Let $R$ be a ring with unity. For $a,b,c\in R$,
$\begin{pmatrix} a & b \\ 0 & c \end{pmatrix}$ has an inverse $\implies a,c$ have inverses?
(an inverse of a matrix $M$ means a matrix $N$ such that $MN=NM=I$.)
I got there exist $x,y\in R$ such that $xa=1,cy=1$. But I am not sure if $ax=1,yc=1$.
On
A more explicit form of the above counter example: Consider a space of bounded one-sided sequences $X=\{(x_0,x_1,x_2,...)\}$ and let $R$ be the ring of bounded linear operators on $X$. Now let $$ a(x_0,x_1,...)=(0,x_0,x_1,...),$$ $$ b(y_0,y_1,...)=(y_0,0,...),$$ $$c(y_0,y_1,...)=(y_1,y_2,...) $$
You may then verify that $\begin{pmatrix} a & b \\ 0 & c \end{pmatrix}^{-1} = \begin{pmatrix} c & 0 \\ b & a \end{pmatrix}$. It is a way of decomposing a full shift into one sided shifts.
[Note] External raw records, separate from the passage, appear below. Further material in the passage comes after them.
# RC4 40-bit brute-force key search

This RTL searches the 40-bit key space of RC4 for the key that produced a
known stretch of keystream. Many small key testers run in lock step. Each one
runs the RC4 key schedule on its own candidate key, then generates keystream
bytes and compares them with the five known bytes. Most wrong keys fail on the
first byte, so one key test costs **772 clock cycles**.

The architecture follows the FPGA key-search engine described in the article
"Effective Uses of FPGAs for Brute-Force Attack on RC4 Ciphers", in the
configuration that article found best. Three ideas make that configuration
cheap:

* **One RAM, two keys.** A 512 x 16 true dual-port block RAM is split by its
  address MSB into two S-boxes. Port A tests key `K`, port B tests key `K+1`.
* **Two permutations per word.** Each 16-bit word holds one entry of two
  256-entry permutations, in its high and low byte. One key scrambles one
  byte while the other byte is rewritten with the identity permutation. The
  next key uses the other byte, so the usual 256-cycle initialisation of the
  S-box disappears.
* **Read-before-write.** On a write, the RAM port returns the word that was
  there before. The swap of `S[i]` and `S[j]` therefore takes 3 cycles
  instead of 4.

With the default sizes, three engines of 64, 16 and 8 units hold 88 RAMs and
test 176 keys every 772 cycles. At the 47 MHz reported for the original FPGA
implementation, that is 176 x 47e6 / 772 = 1.07e7 keys/s. The whole 40-bit
space then takes about 28.5 hours.

## RC4 in brief

RC4 with 8-bit words keeps a permutation `S[0..255]` and two indices.

* **Key schedule (KSA):** set `S[n] = n` and `j = 0`. Then for `i = 0..255`:
  `j += S[i] + K[i mod 5]`, then swap `S[i]` and `S[j]`.
* **Keystream:** set `i = j = 0`. Each output byte does `i += 1`,
  `j += S[i]`, swaps `S[i]` and `S[j]`, and outputs `S[S[i] + S[j]]`.

All arithmetic is modulo 256. A 40-bit key has five bytes `K[0..4]`. In this
RTL, a key is a 40-bit integer whose top byte is `K[0]` and whose bottom byte
is `K[4]`. So counting the integer up changes the last key byte fastest.

## The cycle schedule of one key test

Each tester gets one RAM port, so it can make one access per cycle. The RAM
read is synchronous: data comes out in the cycle after the address, and the
datapath uses it combinationally in that cycle.

| phase | port access | work done in the same cycle |
|---|---|---|
| `KSA_RD` | read at `i` | |
| `KSA_SJ` | write `S[i]` at `j'`; old `S[j']` is read out | `j' = j + K[i mod 5] + S[i]` (`S[i]` is on `dout`) |
| `KSA_SI` | write old `S[j']` at `i` | |
| ... | repeat for `i = 0..255` | 768 cycles |
| `KS_RD` | read at `i = 1` | |
| `KS_SJ` | write `S[i]` at `j'`; old `S[j']` read out | `j' = j + S[i]`, `S[i]` kept in a register |
| `KS_SI` | write old `S[j']` at `i` | `t = S[i] + S[j']` |
| `KS_RT` | read at `t` | |
| `CHK` | read at 0 (first read of the next key) | `S[t]` on `dout` is compared with expected byte 0 |

`CHK` does two jobs. It compares the keystream byte of the key just finished.
It also acts as `KSA_RD` of `i = 0` for the next key, so a pass takes
1 + 2 + 255 x 3 + 4 = **772 cycles**. The read in `CHK` changes nothing. If the
compare asks for more keystream, the controller can still go on with the old
key.

`j` is read as 0 in the first `KSA_SJ` and the first `KS_SJ` of a key. This is
the `j = 0` that starts both phases of RC4, and it needs no separate clear.

The original implementation describes the merged step as reading `S[j]` and
writing `S[i]` in one cycle. One port cannot access two addresses at once. This
RTL gets the same 3-cycle iteration by writing `S[i]` to address `j` and using
the old `S[j]` that read-before-write returns.

## The two-byte S-box word

`ctrl.half` picks the byte in use: the high byte when `half = 0`, the low byte
when `half = 1`. Every write is a full 16-bit word, made of:

* the new value for the active byte, and
* the word's own address for the idle byte.

At the end of a key schedule, the idle byte of every word holds its address,
which is the identity permutation. Here is why:

* Every address `n` is written once as `S[i]` with `i = n`, and that write puts
  `n` into the idle byte.
* A write at `j` puts `j` into the idle byte of word `j`. That is also the
  identity entry, so it cannot break anything.

Keystream writes follow the same rule, so the idle byte stays the identity.
The controller flips `half` at each new pass, and the next keys start on a
fresh identity without an initialisation pass.

Only the very first keys of a search have no previous pass. After `start`, the
controller fills both bytes of every word with the identity. This takes
256 cycles and happens once per search.

## Engines, passes and key slots

A `key_search_engine` holds `NUM_UNITS` units, one `engine_controller` and one
40-bit `key_counter`. A unit is one RAM plus two `key_tester_datapath`s. All
testers of an engine get the same control word (`rc4_pkg::ctrl_t`) every
cycle, so they all sit in the same phase with the same `i`.

In one **pass** an engine tests `STEP = 2 x NUM_UNITS` consecutive keys:

* The counter holds the pass's first key, always a multiple of `STEP`. Key
  bytes `K[0..3]` come from the counter and are broadcast to all testers.
* Each tester holds only the last key byte `K5` in an 8-bit register. At the
  start of a pass it loads the counter's low byte ORed with its slot number.
* Unit `u` tests slot `2u` on port A and slot `2u+1` on port B.
* `NUM_UNITS` must be a power of two of at most 128, so that a pass never
  spans more than the last byte.
* `start_key` is rounded down to a multiple of `STEP`.

## Matching, extension and stopping

In `CHK` each tester compares `S[t]` with `expected[ks_byte]`. Its `hit` output
is high if this byte and every earlier byte of the same key match.

* **No tester hits** (the usual case): the counter advances by `STEP`, every
  tester loads its new `K5`, `half` flips, and the next pass goes on.
* **Some tester hits and fewer than five bytes are checked:** every tester of
  the engine generates the next keystream byte (`KS_RD..KS_RT`, then `CHK`:
  5 cycles). The other testers' results are ignored, because their `hit`
  needs all earlier bytes to match. A wrong key matches the first byte with
  probability 1/256. An engine of `n` units therefore loses about
  5 x 2n / 256 cycles per 772-cycle pass: 2.5 cycles for the 64-unit engine.
* **Some tester hits on the fifth byte:** its `found` flag sets and the engine
  stops (`done`). `found_key` is `{K[0..3], K5}` of the lowest slot that found
  a key.
* **No hit and the next pass would pass 2^40:** the engine stops with
  `exhausted`.

## Top level

`rc4_key_search_top` places `NUM_ENGINES` engines side by side with their own
start keys and merges their results:

* Each engine's `found`, `found_key`, `done`, `exhausted` and a per-pass pulse
  come out.
* `found` / `found_key` carry the lowest-numbered engine that found a key.
* `all_done` rises when every engine has stopped.

The defaults are `NUM_ENGINES = 3` and `ENGINE_UNITS = '{64, 16, 8}`. Give the
engines disjoint ranges through `start_key` to cover the key space in
parallel. The clock manager that makes the search clock on the FPGA is not
part of this RTL; drive `clk` directly.

### Using it

1. Hold `rst_n` low, then release it.
2. Put the five known keystream bytes on `expected`. These are the ciphertext
   XOR the known plaintext, or just the ciphertext for an all-zero plaintext.
3. Put each engine's first key on `start_key[e]`.
4. Pulse `start` for one cycle.

Each engine then takes:

* 1 cycle to leave IDLE;
* 256 cycles for the identity fill;
* 772 cycles per pass;
* 5 more cycles for each further keystream byte checked in a pass.

A key in pass `p` (counting from 0) is reported `256 + 772 (p + 1) + 20 + 1`
cycles after the `start` edge. `start` again from the `DONE` state begins a new
search.

## Files

| file | contents |
|---|---|
| `rtl/rc4_pkg.sv` | key and byte types, phase enum, broadcast control word, constants |
| `rtl/sbox_ram.sv` | 512 x 16 true dual-port RAM, read-before-write on both ports |
| `rtl/key_tester_datapath.sv` | per-key datapath: K5, key-byte mux, j/t adders and registers, address/data muxes, comparator, found flag |
| `rtl/key_search_unit.sv` | one RAM with two testers (keys `K`, `K+1`) |
| `rtl/key_counter.sv` | shared 40-bit pass counter |
| `rtl/engine_controller.sv` | shared sequencer (INIT, KSA, keystream, CHK, DONE) |
| `rtl/key_search_engine.sv` | controller + counter + `NUM_UNITS` units |
| `rtl/rc4_key_search_top.sv` | several engines and the merged result |
| `tb/rc4_ref_pkg.sv` | software RC4 used as the reference by the testbenches |
| `tb/tb_*.sv` | one self-checking testbench per module, plus `tb_rc4_key_search_full` |

## Simulating

Every testbench prints `TB_RESULT checks=N failures=M` and stops itself. For
example:

```
verilator --binary --timing --assert -Irtl -Itb \
    rtl/rc4_pkg.sv tb/rc4_ref_pkg.sv tb/tb_rc4_key_search_full.sv \
    --top-module tb_rc4_key_search_full
./obj_dir/Vtb_rc4_key_search_full
```

The other testbenches build the same way with their own file and top name.
`tb_sbox_ram`, `tb_key_counter` and `tb_engine_controller` do not need
`tb/rc4_ref_pkg.sv`.

What the testbenches check:

* `tb_sbox_ram`: random two-port traffic against a reference array, including
  the old data returned on writes.
* `tb_key_counter`: rounding on load, stepping, holding, and the last-pass
  flag at the end of the key space.
* `tb_key_tester_datapath` and `tb_key_search_unit`: the testbench steps the
  phases itself. After each key schedule, both bytes of the S-box are compared
  with an independently computed RC4 permutation and with the identity. Then
  `hit` is checked per keystream byte, and `found` and `K5` are checked, over
  passes that alternate `half`.
* `tb_engine_controller`: every phase, `i`, `i mod 5` and `half` of a pass;
  the 772-cycle pass; the 5-cycle extension; stopping on found and on
  exhaustion.
* `tb_key_search_engine` (4 units): keys found in the expected slot at the
  predicted cycle. A first-byte collision near the end of the key space must
  be rejected, followed by exhaustion. An unaligned start key is also tried.
* `tb_rc4_key_search_top` (engines of 2, 1 and 1 units): two complete searches
  with a restart. It counts identity fills, pass switches, keystream
  extensions, found and exhausted events, and fails if any never happened.
  It also checks the RC4 reference against the published test vector for key
  `0102030405`.
* `tb_rc4_key_search_full`: the default 64/16/8 configuration, with no
  parameter overrides. The key lies in engine 1's fourth pass. Engine 1 must
  report it at exactly `256 + 4 x 772 + 21` cycles, plus 5 cycles for each
  extra keystream byte that the reference model predicts for earlier passes.
  The other engines must keep searching at one pass per 772 cycles. That is
  176 keys per 772 cycles, or 1.07e7 keys/s at 47 MHz.

## Where this RTL follows the original design, and where it does not

Taken from the original design:

* the engine/unit structure and the 64/16/8 engine sizes;
* two S-boxes per dual-port 512 x 16 RAM, for keys `K` and `K+1`;
* the high/low byte ping-pong;
* the 3-cycle read-before-write KSA iteration and the 772-cycle key test;
* the shared 40-bit key counter with 8-bit last-byte registers per tester;
* the tester's components (key-byte mux with a zero input, two adders into
  `j`, an `S[i]+S[j]` adder into `t`, address mux over `i/j/t`, data mux over
  `i/dout/j`, comparator and found flag);
* checking five keystream bytes.

Choices of this RTL, which the original does not describe:

* the exact phase encoding, and the overlap of the compare with the next
  key's first read;
* one `K5` register per key, so two per unit;
* the one-off identity fill after `start`;
* how the shared sequencer handles a partial match: all testers extend by one
  byte;
* stopping on a found key or at the end of the key space;
* rounding `start_key` down to the pass size;
* the asynchronous active-low reset;
* priority merging of the engines' results.

Not modelled:

* The FPGA clock manager.
* The mapping of multiplexers onto tristate buffers and logic. Here they are
  ordinary muxes, which synthesis maps as it sees fit.
* The Distributed-RAM and 8-bit Block-RAM variants that the original compared
  against. They would need 1028 cycles per key.
* Timing closure. The `dout -> j adder -> RAM address` path in `*_SJ` is a
  single-cycle combinational path through the RAM output, as in the
  original's one-cycle read-then-write step, and it sets the clock rate.
* `found` reports the lowest matching slot. A true RC4 key collision on all
  five bytes would also stop the search.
It is possible that $a$ and $c$ are not invertible.
HINT:
Consider a invertible linear transformation $\phi$ with an invariant subspace $W$ so that the restriction $\phi_{| W}$ is not invertible. (Clearly $W$ has to have an infinite dimension.) For this, take a bijective map $f$ from $\mathbb{Z}$ to $\mathbb{Z}$ with an invariant subset $M$ so that $f_{|M}$ is not surjective. (Eg: $f(z)=z+1$, $M = \mathbb{N}$).Now linearize everything.
In our example $R$ will be the ring of square matrices $(a_{ij})_{ij \in \mathbb{N}\times \mathbb{N}}$ with entries in $\mathbb{R}$ such that in every column there are finitely many non-zero entries. Therefore, $R$ is isomorphic to ring of linear transformations of $\mathbb{R}^{(\mathbb{N})} $.